The company is also pursuing other exploration concessions in Ecuador, including Tierras Coloradas, La Rebuscada and Carolina.
[On February 21, 2020, the Ecuadorian Constitutional Court (the “Constitutional Court”) denied the request to hold a referendum related to future and present mining activities within Azuay province, which was presented for consideration to the Court on January 7, 2020.
The Constitutional Court denied the request stating the standards and criteria previously established by the Constitutional Court to hold a referendum regarding mining activities were not met in either of two questions that were analyzed.]
On June 17, 2020, Adventus Mining Corporation announced its plan to host a webinar on Thursday June 25, 2020, where they will outline their plans to extend their copper and gold drilling activities in Ecuador in theirCuripamba, Pijili and Santiago projects.
Adventus said the webinar would be open to the general public and that company management would be available during the presentation to answer questions.

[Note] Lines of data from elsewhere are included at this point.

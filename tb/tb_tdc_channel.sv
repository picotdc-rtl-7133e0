// tb_tdc_channel: one complete channel, from 256-phase samples to matched
// hits. Untriggered streaming in each edge mode (times and TOT checked
// against the edge list), a derandomizer overflow from edges in back-to-back
// cycles, and triggered matching of a window.
module tb_tdc_channel;
  import tdc_pkg::*;
  localparam int P = 256;
  logic clk = 0, rst_n = 0, ce, enable = 1;
  logic [P-1:0] samples = '0;
  cyc_t now = '0;
  logic triggered = 0, relative = 0, start = 0;
  edge_mode_e edge_mode = EDGE_BOTH;
  cyc_t win_start = '0, reject_before = '0;
  logic [15:0] win_len = '0;
  logic out_valid, out_ready = 1, done, lost, multi;
  hit_t out_hit;
  int checks = 0, failures = 0;

  tdc_channel #(.BUF_DEPTH(64)) dut (.*);

  always #5 clk = ~clk;
  int phase = 0;
  always @(posedge clk) phase <= (phase + 1) % 4;
  assign ce = (phase == 3);

  task automatic chk(string what, longint got, longint exp);
    checks++;
    if (got != exp) begin
      failures++;
      $display("FAIL %s: got %0h expected %0h at %0t", what, got, exp, $time);
    end
  endtask

  longint edges [$];    // absolute bin times, alternating, first rising
  longint cyc = 0;
  int nlost = 0;
  hit_t got [$];

  // drive samples of cycle `cyc` and the matching time count
  always @(negedge clk) if (rst_n) begin
    int k0;
    for (int k = 0; k < P; k++) begin
      int n;
      n = 0;
      foreach (edges[i]) if (edges[i] <= cyc * P + k) n++;
      samples[k] = n[0];
    end
    now <= cyc_t'(cyc);
    cyc++;
    #1;
    if (ce && out_valid && out_ready) got.push_back(out_hit);
    if (lost) nlost++;
  end

  task automatic add_edges(int n, int min_gap, int max_gap);
    longint b;
    b = (edges.size() > 0) ? edges[$] : (cyc + 4) * P;
    if (b < (cyc + 4) * P) b = (cyc + 4) * P;
    for (int i = 0; i < n; i++) begin
      b += min_gap + $urandom % (max_gap - min_gap + 1);
      edges.push_back(b);
    end
  endtask

  function automatic tdc_time_t tstamp(longint b);
    return tdc_time_t'(b);    // cycle * 256 + phase, modulo 2^26
  endfunction

  initial begin
    int first;
    repeat (3) @(negedge clk);
    rst_n = 1;
    // ---- untriggered, each mode
    for (int m = 0; m < 4; m++) begin
      edge_mode = edge_mode_e'(m);
      got.delete();
      first = edges.size();
      if (first % 2) begin add_edges(1, 3000, 3000); first++; end  // start on a rising edge
      add_edges(30, 3 * P, 12 * P);
      while (cyc * P < edges[$] + 200 * P) @(negedge clk);
      begin
        hit_t e [$];
        e.delete();
        for (int i = first; i < edges.size(); i++) begin
          bit r;
          r = (i % 2 == 0);
          case (edge_mode)
            EDGE_RISING: if (r)  e.push_back('{rising: 1, t: tstamp(edges[i]), tot: 0});
            EDGE_FALL:   if (!r) e.push_back('{rising: 0, t: tstamp(edges[i]), tot: 0});
            EDGE_BOTH:   e.push_back('{rising: r, t: tstamp(edges[i]), tot: 0});
            EDGE_TOT:    if (!r && i > first) e.push_back('{rising: 1, t: tstamp(edges[i-1]),
                                                             tot: tdc_time_t'(edges[i] - edges[i-1])});
          endcase
        end
        chk("hit count", got.size(), e.size());
        foreach (e[i]) if (i < got.size()) chk("hit", got[i], e[i]);
      end
    end
    // ---- overflow: edges in 8 consecutive cycles
    edge_mode = EDGE_BOTH;
    got.delete();
    if (edges.size() % 2) add_edges(1, 3000, 3000);
    add_edges(10, P, P);
    while (cyc * P < edges[$] + 100 * P) @(negedge clk);
    chk("derandomizer overflow seen", nlost > 0, 1);
    chk("hits kept through overflow", got.size() >= 4 && got.size() < 10, 1);
    // ---- triggered: a window over part of a hit train
    triggered = 1;
    edge_mode = EDGE_RISING;
    got.delete();
    if (edges.size() % 2) add_edges(1, 3000, 3000);
    first = edges.size();
    add_edges(40, 2 * P, 6 * P);
    reject_before = cyc_t'(edges[first] / P - 10);
    while (cyc * P < edges[$] + 100 * P) @(negedge clk);
    begin
      cyc_t ws;
      int exp_n;
      ws = cyc_t'(edges[first + 10] / P);
      win_start = ws;
      win_len = 16'(edges[first + 30] / P - ws);
      relative = 1;
      exp_n = 0;
      for (int i = first; i < edges.size(); i += 2)
        if (edges[i] / P >= ws && edges[i] / P < ws + win_len) exp_n++;
      do @(negedge clk); while (!ce);
      start = 1;
      @(negedge clk);
      start = 0;
      while (!done) @(negedge clk);
      repeat (4) @(negedge clk);
      chk("matched", got.size(), exp_n);
      foreach (got[i]) chk("relative time in window", got[i].t < {win_len, 8'h00}, 1);
    end
    $display("TB_RESULT checks=%0d failures=%0d", checks, failures);
    $finish;
  end

  initial begin
    repeat (200000) @(posedge clk);
    failures++;
    $display("TB_RESULT checks=%0d failures=%0d", checks, failures);
    $finish;
  end
endmodule
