// picotdc_top: digital core of a 64-channel, 3 ps-bin time-to-digital
// converter for particle physics detectors.
//
// Each channel's hit signal is sampled by the (analog, not modelled here)
// timing macro at 256 phases of every 1.28 GHz cycle: a 64-tap DLL locked to
// the 781.25 ps clock period with a 4-point resistive interpolator between
// taps. The core receives these 256 bits per channel per cycle on `samples`
// and turns them into 26-bit time stamps (13-bit coarse 40 MHz count, 5-bit
// medium 1.28 GHz count, 6-bit DLL tap, 2-bit interpolation), one edge per
// channel per cycle. Per channel the hits pass a 4-hit derandomizer, the edge
// processor (rising / both / falling / leading + TOT), a channel buffer and a
// trigger matcher; the event builder frames matched hits (triggered mode,
// configurable latency and window, overlapping windows allowed) or all hits
// (untriggered mode) as 32-bit words and sends them out on one or four byte
// ports running at 40 to 320 MHz. An I2C target gives access to the
// configuration, delay-adjust and status bytes.
//
// Clocking: one clock, `clk` at 1.28 GHz (the PLL output); the 320 MHz and
// 40 MHz logic use enables derived from the medium counter. `trigger`,
// `evt_rst` and `bx_rst` are synchronous to the 40 MHz reference and sampled
// once per 25 ns. `rst_n` is an asynchronous active-low reset.
// The blocks and rates follow the document; buffer depths, frame field
// layouts other than the measurement frames, and the register map are this
// design's choices. The time base's separate medium/coarse counts and its
// 40 MHz enable are left open: the core uses only their combined count `now`.
module picotdc_top
  import tdc_pkg::*;
#(
  parameter int unsigned PHASES     = 256,
  parameter int unsigned DERAND     = 4,
  parameter int unsigned BUF_DEPTH  = 64,
  parameter int unsigned TRIG_DEPTH = 16,
  parameter int unsigned RO_DEPTH   = 512,
  parameter int unsigned MARGIN     = 64,
  parameter logic [6:0]  I2C_ADDR   = 7'h2A
) (
  input  logic              clk,
  input  logic              rst_n,
  input  logic [PHASES-1:0] samples [NCH],
  input  logic              trigger,
  input  logic              evt_rst,
  input  logic              bx_rst,
  input  logic              scl,
  input  logic              sda_in,
  output logic              sda_oe,
  output logic [7:0]        ro_data [NGROUP],
  output logic [NGROUP-1:0] ro_strobe,
  output logic [NGROUP-1:0] ro_frame_start,
  output logic [8*322-1:0]  delay_adjust
);

  localparam int unsigned STAT_BYTES = 300;

  tdc_cfg_t          cfg;
  cyc_t              now, trig_time;
  logic              ce320, trig;
  logic [EVID_W-1:0] trig_evid, evid;
  logic [BX_W-1:0]   trig_bx, bx;

  logic              start;
  cyc_t              win_start, reject_before;
  logic [15:0]       win_len;
  logic [NCH-1:0]    ch_valid, ch_done, ch_lost, ch_ready, ch_multi;
  hit_t              ch_hit [NCH];

  logic [NGROUP-1:0] fifo_wr, fifo_full;
  logic [31:0]       fifo_data [NGROUP];
  logic [$clog2(RO_DEPTH):0] ro_level [NGROUP];
  logic              trig_lost;

  logic [15:0]       reg_addr;
  logic              reg_wr;
  logic [7:0]        reg_wdata, reg_rdata;
  logic [8*STAT_BYTES-1:0] status;
  logic [NCH-1:0]    lost_sticky, multi_sticky;

  // ------------------------------------------------------- configuration
  i2c_slave #(.DEV_ADDR(I2C_ADDR)) u_i2c (
    .clk, .rst_n, .scl, .sda_in, .sda_oe,
    .reg_addr, .reg_wr, .reg_wdata, .reg_rdata
  );

  config_registers #(.STAT_BYTES(STAT_BYTES)) u_regs (
    .clk, .rst_n, .addr(reg_addr), .wr(reg_wr), .wdata(reg_wdata), .rdata(reg_rdata),
    .status, .cfg, .delay_adjust
  );

  // ------------------------------------------------------------ time base
  time_base u_time (
    .clk, .rst_n, .bx_max(cfg.bx_max), .bx_offset(cfg.bx_offset),
    .trigger_in(trigger), .evt_rst_in(evt_rst), .bx_rst_in(bx_rst),
    .med(), .coarse(), .now, .ce320, .ce40(),
    .trig, .trig_time, .trig_evid, .trig_bx, .bx, .evid
  );

  // ------------------------------------------------------------- channels
  for (genvar c = 0; c < NCH; c++) begin : g_ch
    tdc_channel #(.PHASES(PHASES), .DERAND(DERAND), .BUF_DEPTH(BUF_DEPTH)) u_ch (
      .clk, .rst_n, .ce(ce320), .enable(cfg.ch_enable[c]), .samples(samples[c]), .now,
      .triggered(cfg.triggered), .relative(cfg.relative), .edge_mode(cfg.edge_mode),
      .start, .win_start, .win_len, .reject_before,
      .out_valid(ch_valid[c]), .out_hit(ch_hit[c]), .out_ready(ch_ready[c]),
      .done(ch_done[c]), .lost(ch_lost[c]), .multi(ch_multi[c])
    );
  end

  // -------------------------------------------------------- event builder
  event_builder #(.TRIG_DEPTH(TRIG_DEPTH), .MARGIN(MARGIN)) u_evb (
    .clk, .rst_n, .ce(ce320), .cfg, .now,
    .trig, .trig_time, .trig_evid, .trig_bx,
    .start, .win_start, .win_len, .reject_before,
    .ch_valid, .ch_hit, .ch_done, .ch_lost, .ch_ready,
    .fifo_wr, .fifo_data, .fifo_full, .trig_lost
  );

  // -------------------------------------------------------- readout ports
  for (genvar p = 0; p < NGROUP; p++) begin : g_port
    readout_port #(.DEPTH(RO_DEPTH)) u_port (
      .clk, .rst_n, .rate(cfg.port_rate),
      .wr(fifo_wr[p]), .wr_data(fifo_data[p]), .full(fifo_full[p]),
      .data(ro_data[p]), .strobe(ro_strobe[p]), .frame_start(ro_frame_start[p]),
      .level(ro_level[p])
    );
  end

  // --------------------------------------------------------------- status
  // bytes 0-1 event number, 2-3 bunch number, 4-11 readout FIFO levels
  // (2 bytes per port), 12 bit 0 trigger lost, 13-20 channels that lost hits,
  // 21-28 channels that saw two edges in one cycle (both sticky until reset).
  always_ff @(posedge clk or negedge rst_n) begin
    if (!rst_n) begin
      lost_sticky  <= '0;
      multi_sticky <= '0;
    end else begin
      lost_sticky  <= lost_sticky | ch_lost;
      multi_sticky <= multi_sticky | ch_multi;
    end
  end

  always_comb begin
    status = '0;
    status[15:0]  = 16'(evid);
    status[31:16] = 16'(bx);
    for (int p = 0; p < NGROUP; p++) status[32 + 16*p +: 16] = 16'(ro_level[p]);
    status[96]    = trig_lost;
    status[104 +: NCH] = lost_sticky;
    status[168 +: NCH] = multi_sticky;
  end

endmodule
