// tb_picotdc_top: end-to-end test of the TDC core at its default size.
//
// A hit generator produces edge trains on all 64 channels at 3.05 ps
// resolution and turns them into the 256 phase samples per channel and
// 1.28 GHz cycle that the timing macro would deliver. The chip is configured
// over I2C, triggers are sent on the 40 MHz grid, and the four byte-wide
// readout ports are deserialized. Every event is compared frame by frame with
// a reference computed from the edge lists:
//   A  triggered, four ports, rising+falling edges, two headers, absolute
//      time, overlapping windows
//   B  triggered, single port (group separators), leading edge + TOT,
//      relative time, 160 MHz byte rate
//   C  untriggered streaming
//   D  a burst on one channel overflows its derandomizer; the lost hits are
//      flagged in the trailer and in the status bytes read back over I2C
// Each mechanism is counted and a failure is counted for one that never
// happened.
module tb_picotdc_top;
  import tdc_pkg::*;
  localparam int P = 256;
  localparam int HALF = 12;        // I2C half bit, clock cycles
  logic clk = 0, rst_n = 0;
  logic [P-1:0] samples [NCH];
  logic trigger = 0, evt_rst = 0, bx_rst = 0;
  logic scl = 1, sda_m = 1, sda_oe, sda_in;
  logic [7:0] ro_data [NGROUP];
  logic [NGROUP-1:0] ro_strobe, ro_frame_start;
  logic [8*322-1:0] delay_adjust;
  int checks = 0, failures = 0;

  assign sda_in = sda_m && !sda_oe;

  picotdc_top dut (.*);

  always #5 clk = ~clk;

  task automatic chk(string what, logic [63:0] got, logic [63:0] exp);
    checks++;
    if (got != exp) begin
      failures++;
      if (failures < 20) $display("FAIL %s: got %0h expected %0h at %0t", what, got, exp, $time);
    end
  endtask

  // ------------------------------------------------------ time and hits
  longint cyc = 0;                 // equals the chip's 1.28 GHz count since reset
  longint edges [NCH][$];          // absolute bin times, alternating, first rising
  int     nxt [NCH];               // next edge not yet driven
  bit     lvl [NCH];

  initial foreach (samples[c]) samples[c] = '0;

  always @(negedge clk) if (rst_n) begin
    for (int c = 0; c < NCH; c++) begin
      logic [P-1:0] s;
      s = {P{lvl[c]}};
      while (nxt[c] < edges[c].size() && edges[c][nxt[c]] < (cyc + 1) * P) begin
        int k;
        k = int'(edges[c][nxt[c]] - cyc * P);
        for (int i = k; i < P; i++) s[i] = !lvl[c];
        lvl[c] = !lvl[c];
        nxt[c]++;
      end
      samples[c] = s;
    end
    cyc++;
  end

  // Edges on channel c from bin `from` on: pulses of `wmin..wmax` cycles,
  // gaps of `gmin..gmax` cycles, until bin `upto`.
  task automatic gen_hits(longint from, longint upto, int wmin, int wmax, int gmin, int gmax);
    for (int c = 0; c < NCH; c++) begin
      longint b;
      b = from + $urandom % (gmax * P);
      while (b < upto) begin
        edges[c].push_back(b);
        b += wmin * P + $urandom % ((wmax - wmin) * P + 1);
        edges[c].push_back(b);
        b += gmin * P + $urandom % ((gmax - gmin) * P + 1);
      end
    end
  endtask

  // ------------------------------------------------------------- I2C
  task automatic wait_half();
    repeat (HALF) @(negedge clk);
  endtask
  task automatic i2c_start();
    sda_m = 1; wait_half(); scl = 1; wait_half(); sda_m = 0; wait_half(); scl = 0; wait_half();
  endtask
  task automatic i2c_stop();
    sda_m = 0; wait_half(); scl = 1; wait_half(); sda_m = 1; wait_half();
  endtask
  task automatic i2c_bit(bit b, output bit r);
    sda_m = b; wait_half(); scl = 1; wait_half(); r = sda_in; scl = 0;
  endtask
  int n_i2c_acks = 0;
  task automatic i2c_byte(logic [7:0] v, bit master_ack, output logic [7:0] r);
    bit b;
    for (int i = 7; i >= 0; i--) begin i2c_bit(v[i], b); r[i] = b; end
    i2c_bit(master_ack ? 1'b0 : 1'b1, b);
    if (!b) n_i2c_acks++;
  endtask
  task automatic cfg_write(tdc_cfg_t c);
    logic [7:0] bytes [19];
    logic [7:0] r;
    bytes[0] = {c.port_rate, c.single_port, c.tot_fmt19, c.edge_mode, c.relative, c.triggered};
    bytes[1] = {c.lead_shift, 2'b00, c.header_en};
    bytes[2] = {3'b000, c.tot_shift};
    bytes[3] = c.latency[7:0];  bytes[4] = c.latency[15:8];
    bytes[5] = c.window[7:0];   bytes[6] = c.window[15:8];
    bytes[7] = c.bx_max[7:0];   bytes[8] = {4'b0, c.bx_max[11:8]};
    bytes[9] = c.bx_offset[7:0]; bytes[10] = {4'b0, c.bx_offset[11:8]};
    for (int i = 0; i < 8; i++) bytes[11 + i] = c.ch_enable[8*i +: 8];
    i2c_start();
    i2c_byte({7'h2A, 1'b0}, 0, r);
    i2c_byte(8'h00, 0, r);
    i2c_byte(8'h00, 0, r);
    foreach (bytes[i]) i2c_byte(bytes[i], 0, r);
    i2c_stop();
  endtask
  task automatic status_read(int a, output logic [7:0] v);
    logic [7:0] r;
    i2c_start();
    i2c_byte({7'h2A, 1'b0}, 0, r);
    i2c_byte(8'(a >> 8), 0, r);
    i2c_byte(8'(a), 0, r);
    sda_m = 1;
    i2c_start();
    i2c_byte({7'h2A, 1'b1}, 0, r);
    i2c_byte(8'hFF, 0, v);         // controller leaves SDA released, then NACKs
    i2c_stop();
  endtask

  // ------------------------------------------------------ readout ports
  logic [31:0] portq [NGROUP][$];
  logic [31:0] wsh [NGROUP];
  int nb [NGROUP];
  int n_idle = 0;
  always @(posedge clk) for (int p = 0; p < NGROUP; p++) if (ro_strobe[p]) begin
    if (ro_frame_start[p]) nb[p] = 0;
    wsh[p] = {wsh[p][23:0], ro_data[p]};
    nb[p]++;
    if (nb[p] == 4) begin
      if (wsh[p] == IDLE_FRAME) n_idle++;
      else portq[p].push_back(wsh[p]);
    end
  end

  // --------------------------------------------------------- triggers
  typedef struct { longint tt; int evid; int bx; } trig_rec_t;
  trig_rec_t trigs [$];
  int n_evid = 0;
  task automatic send_trigger();
    // hold the input for one 40 MHz period; it is sampled at its last cycle
    while ((cyc % 32) != 0) @(negedge clk);
    trigger = 1;
    trigs.push_back('{tt: cyc + 31, evid: n_evid, bx: int'(((cyc + 31) / 32) % 3564)});
    n_evid++;
    repeat (32) @(negedge clk);
    trigger = 0;
  endtask

  // ------------------------------------------------------ reference
  tdc_cfg_t cfg;
  int n_sep = 0, n_tot = 0, n_overlap = 0, n_events = 0, n_hits = 0, n_rel = 0;

  function automatic logic [31:0] hit_frame(int c, int i, longint ws);
    tdc_time_t t;
    t = tdc_time_t'(edges[c][i]);
    if (cfg.relative) t = tdc_time_t'(edges[c][i] - ws * P);
    if (cfg.edge_mode == EDGE_TOT)
      return frame_tot(4'(c), t, tdc_time_t'(edges[c][i+1] - edges[c][i]),
                       cfg.tot_fmt19, cfg.lead_shift, cfg.tot_shift);
    return frame_data(4'(c), (i % 2) == 0, t);
  endfunction

  task automatic expect_event(trig_rec_t tr, logic [3:0] flags, ref logic [31:0] e [NGROUP][$]);
    longint ws;
    int cnt [NGROUP];
    ws = tr.tt - cfg.latency;
    for (int p = 0; p < NGROUP; p++) begin e[p].delete(); cnt[p] = 0; end
    for (int p = 0; p < NGROUP; p++) if (!cfg.single_port || p == 0) begin
      if (cfg.header_en[0]) e[p].push_back(frame_header1(EVID_W'(tr.evid), BX_W'(tr.bx)));
      if (cfg.header_en[1]) e[p].push_back(frame_header2(cyc_t'(tr.tt)));
    end
    for (int g = 0; g < NGROUP; g++) begin
      int p;
      bit sep;
      p = cfg.single_port ? 0 : g;
      sep = 0;
      for (int c = 16 * g; c < 16 * g + 16; c++) if (cfg.ch_enable[c])
        for (int i = 0; i < edges[c].size(); i++) begin
          longint hc;
          bit keep;
          hc = edges[c][i] / P;
          case (cfg.edge_mode)
            EDGE_RISING: keep = (i % 2 == 0);
            EDGE_FALL:   keep = (i % 2 == 1);
            EDGE_TOT:    keep = (i % 2 == 0) && (i + 1 < edges[c].size());
            default:     keep = 1;
          endcase
          if (keep && hc >= ws && hc < ws + cfg.window) begin
            if (cfg.single_port && !sep) begin
              e[0].push_back(frame_group(2'(g)));
              sep = 1;
            end
            e[p].push_back(hit_frame(c, i, ws));
            cnt[p]++;
          end
        end
    end
    for (int p = 0; p < NGROUP; p++) if (!cfg.single_port || p == 0)
      e[p].push_back(frame_trailer(EVID_W'(tr.evid), flags, CNT_W'(cnt[p])));
  endtask

  // Check all events of `trigs` against the port streams.
  task automatic check_events(logic [3:0] flags0);
    logic [31:0] e [NGROUP][$];
    int pos [NGROUP];
    for (int p = 0; p < NGROUP; p++) pos[p] = 0;
    foreach (trigs[k]) begin
      expect_event(trigs[k], (k == 0) ? flags0 : 4'b0, e);
      if (k > 0 && trigs[k].tt - trigs[k-1].tt < cfg.window) n_overlap++;
      n_events++;
      for (int p = 0; p < NGROUP; p++) foreach (e[p][i]) begin
        logic [31:0] g;
        g = (pos[p] < portq[p].size()) ? portq[p][pos[p]] : 32'hDEAD_BEEF;
        chk("frame", g, e[p][i]);
        if (g == e[p][i]) begin
          if (e[p][i][31:28] == TYPE_GROUP) n_sep++;
          else if (!e[p][i][31]) begin
            n_hits++;
            if (cfg.edge_mode == EDGE_TOT) n_tot++;
            if (cfg.relative) n_rel++;
          end
        end
        pos[p]++;
      end
    end
    for (int p = 0; p < NGROUP; p++) chk("no extra frames", portq[p].size(), pos[p]);
  endtask

  // wait until the ports have sent nothing but idle frames for a while
  task automatic drain();
    int last;
    last = -1;
    for (int n = 0; n < 100; n++) begin
      int tot;
      repeat (800) @(negedge clk);
      tot = 0;
      for (int p = 0; p < NGROUP; p++) tot += portq[p].size();
      if (tot == last) break;
      last = tot;
    end
  endtask

  task automatic clear_run();
    trigs.delete();
    for (int p = 0; p < NGROUP; p++) portq[p].delete();
  endtask

  // --------------------------------------------------------- scenario
  int n_lost_flag = 0, n_untrig = 0, n_status = 0;
  initial begin
    logic [7:0] st;
    foreach (lvl[c]) begin lvl[c] = 0; nxt[c] = 0; end
    repeat (3) @(negedge clk);
    rst_n = 1;

    // ---- A: triggered, four ports, both edges, absolute time
    cfg = CFG_DEFAULT;
    cfg.triggered = 1;
    cfg.edge_mode = EDGE_BOTH;
    cfg.header_en = 2'b11;
    cfg.latency = 16'd200;
    cfg.window = 16'd120;
    cfg_write(cfg);
    clear_run();
    gen_hits((cyc + 10) * P, (cyc + 4000) * P, 2, 30, 150, 700);
    repeat (300) @(negedge clk);
    for (int k = 0; k < 14; k++) begin
      send_trigger();
      repeat (32 * ($urandom % 5)) @(negedge clk);
    end
    repeat (1000) @(negedge clk);
    drain();
    check_events(4'b0);

    // ---- B: single port, TOT, relative time, 160 MHz bytes
    cfg.single_port = 1;
    cfg.edge_mode = EDGE_TOT;
    cfg.relative = 1;
    cfg.header_en = 2'b01;
    cfg.port_rate = 2'd1;
    cfg.window = 16'd100;
    cfg_write(cfg);
    clear_run();
    gen_hits((cyc + 10) * P, (cyc + 3000) * P, 1, 7, 200, 900);
    repeat (300) @(negedge clk);
    for (int k = 0; k < 10; k++) begin
      send_trigger();
      repeat (32 * (1 + $urandom % 4)) @(negedge clk);
    end
    repeat (1000) @(negedge clk);
    drain();
    check_events(4'b0);

    // ---- C: untriggered, four ports, rising edges
    cfg = CFG_DEFAULT;
    cfg.edge_mode = EDGE_RISING;
    cfg_write(cfg);
    repeat (400) @(negedge clk);
    clear_run();
    begin
      int first [NCH];
      longint from;
      from = (cyc + 20) * P;
      foreach (first[c]) first[c] = edges[c].size();
      gen_hits(from, from + 1500 * P, 2, 20, 100, 400);
      repeat (3000) @(negedge clk);
      for (int p = 0; p < NGROUP; p++) begin
        int pos [16];
        foreach (pos[i]) pos[i] = first[16 * p + i];
        foreach (portq[p][i]) begin
          int c;
          c = 16 * p + int'(portq[p][i][30:27]);
          chk("untriggered frame", portq[p][i], frame_data(4'(c), 1'b1, tdc_time_t'(edges[c][pos[c % 16]])));
          pos[c % 16] += 2;
          n_untrig++;
        end
        foreach (pos[i]) chk("untriggered: all rising edges out", pos[i] >= edges[16 * p + i].size(), 1);
      end
    end

    // ---- D: derandomizer overflow on channel 3, triggered
    cfg = CFG_DEFAULT;
    cfg.triggered = 1;
    cfg.edge_mode = EDGE_BOTH;
    cfg.latency = 16'd100;
    cfg.window = 16'd60;
    cfg_write(cfg);
    clear_run();
    repeat (200) @(negedge clk);
    begin
      longint b;
      b = (cyc + 20) * P + 17;
      for (int i = 0; i < 12; i++) edges[3].push_back(b + i * P);   // one edge per cycle
    end
    repeat (60) @(negedge clk);
    send_trigger();
    repeat (1500) @(negedge clk);
    begin
      logic [31:0] tr;
      tr = (portq[0].size() > 0) ? portq[0][$] : '0;
      chk("trailer on port 0", tr[31:28], TYPE_TRAILER);
      if (tr[31:28] == TYPE_TRAILER && tr[12]) n_lost_flag++;
      chk("some burst hits kept", tr[11:0] >= 4 && tr[11:0] < 12, 1);
    end
    status_read(670 + 13, st);       // channels 0-7 that lost hits
    chk("status: channel 3 lost hits", st, 8'h08);
    if (st == 8'h08) n_status++;

    // ---- mechanisms
    $display("events=%0d hits=%0d overlaps=%0d separators=%0d tot=%0d relative=%0d untriggered=%0d lost=%0d idle=%0d",
             n_events, n_hits, n_overlap, n_sep, n_tot, n_rel, n_untrig, n_lost_flag, n_idle);
    chk("mechanism: triggered events", n_events > 0, 1);
    chk("mechanism: matched hits", n_hits > 0, 1);
    chk("mechanism: overlapping windows", n_overlap > 0, 1);
    chk("mechanism: group separators", n_sep > 0, 1);
    chk("mechanism: TOT frames", n_tot > 0, 1);
    chk("mechanism: relative time", n_rel > 0, 1);
    chk("mechanism: untriggered stream", n_untrig > 0, 1);
    chk("mechanism: derandomizer overflow", n_lost_flag, 1);
    chk("mechanism: idle frames", n_idle > 0, 1);
    chk("mechanism: I2C acknowledged", n_i2c_acks > 50, 1);
    chk("mechanism: status read", n_status, 1);
    $display("TB_RESULT checks=%0d failures=%0d", checks, failures);
    $finish;
  end

  initial begin
    repeat (400000) @(posedge clk);
    failures++;
    $display("TB_RESULT checks=%0d failures=%0d", checks, failures);
    $finish;
  end
endmodule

Anyone interested in finding out exactly how this drilling plan will effect Ecuador’s ecosystem can register for the webinar at: https://my.6ix.com/8K0chWwb
Ecuador partners with think tank to stop environmental crimes
While all of this mining activity continues to be a thorn in the side of Ecuadorians who are trying to stop what they see as destruction of the ecosystem of Ecuador, there has been headway on the country’s efforts to halt environmental and natural resource crimes.
On May 21, 2020, Global Financial Integrity (GFI), announced that it had signed a cooperation agreement with the Unidad de Análisis Financiero y Económico (UAFE), the Financial Intelligence Unit of Ecuador, to work together to combat corruption and illicit financial flows, with a special focus on environmental and natural resources crimes.
Tom Cardamone, President & CEO of GFI, said,“We are delighted to be working hand in hand with the UAFE team on these important issues. Money laundering and natural resource crimes are ubiquitous, but each country has its own unique experience with them. We’re looking forward to bringing our skills to the task and learning from our dedicated Ecuadorian partners.”
The two-year agreement establishes cooperation mechanisms for providing technical assistance and training to seek pragmatic solutions to problems such as the fight against corruption and organized crime, money laundering and terrorism financing.
Global Financial Integrity (GFI) is a Washington, D.C.-based think tank, that produces analyses of illicit financial flows, advising developing country governments on effective policy solutions as a means to global development and security.
Mining and Ecuador finances
According to government officials, by 2021, the mining industry could represent up to 4% of Ecuador’s GDP, up from 1.6% in 2018.
[These figures were compiled in late 2019, prior to the economic impact faced from the COVID-19 health emergency. When factoring in the impact the virus had on the economy, the mining industry will likely represent far more than 4% of the 2021 GDP.]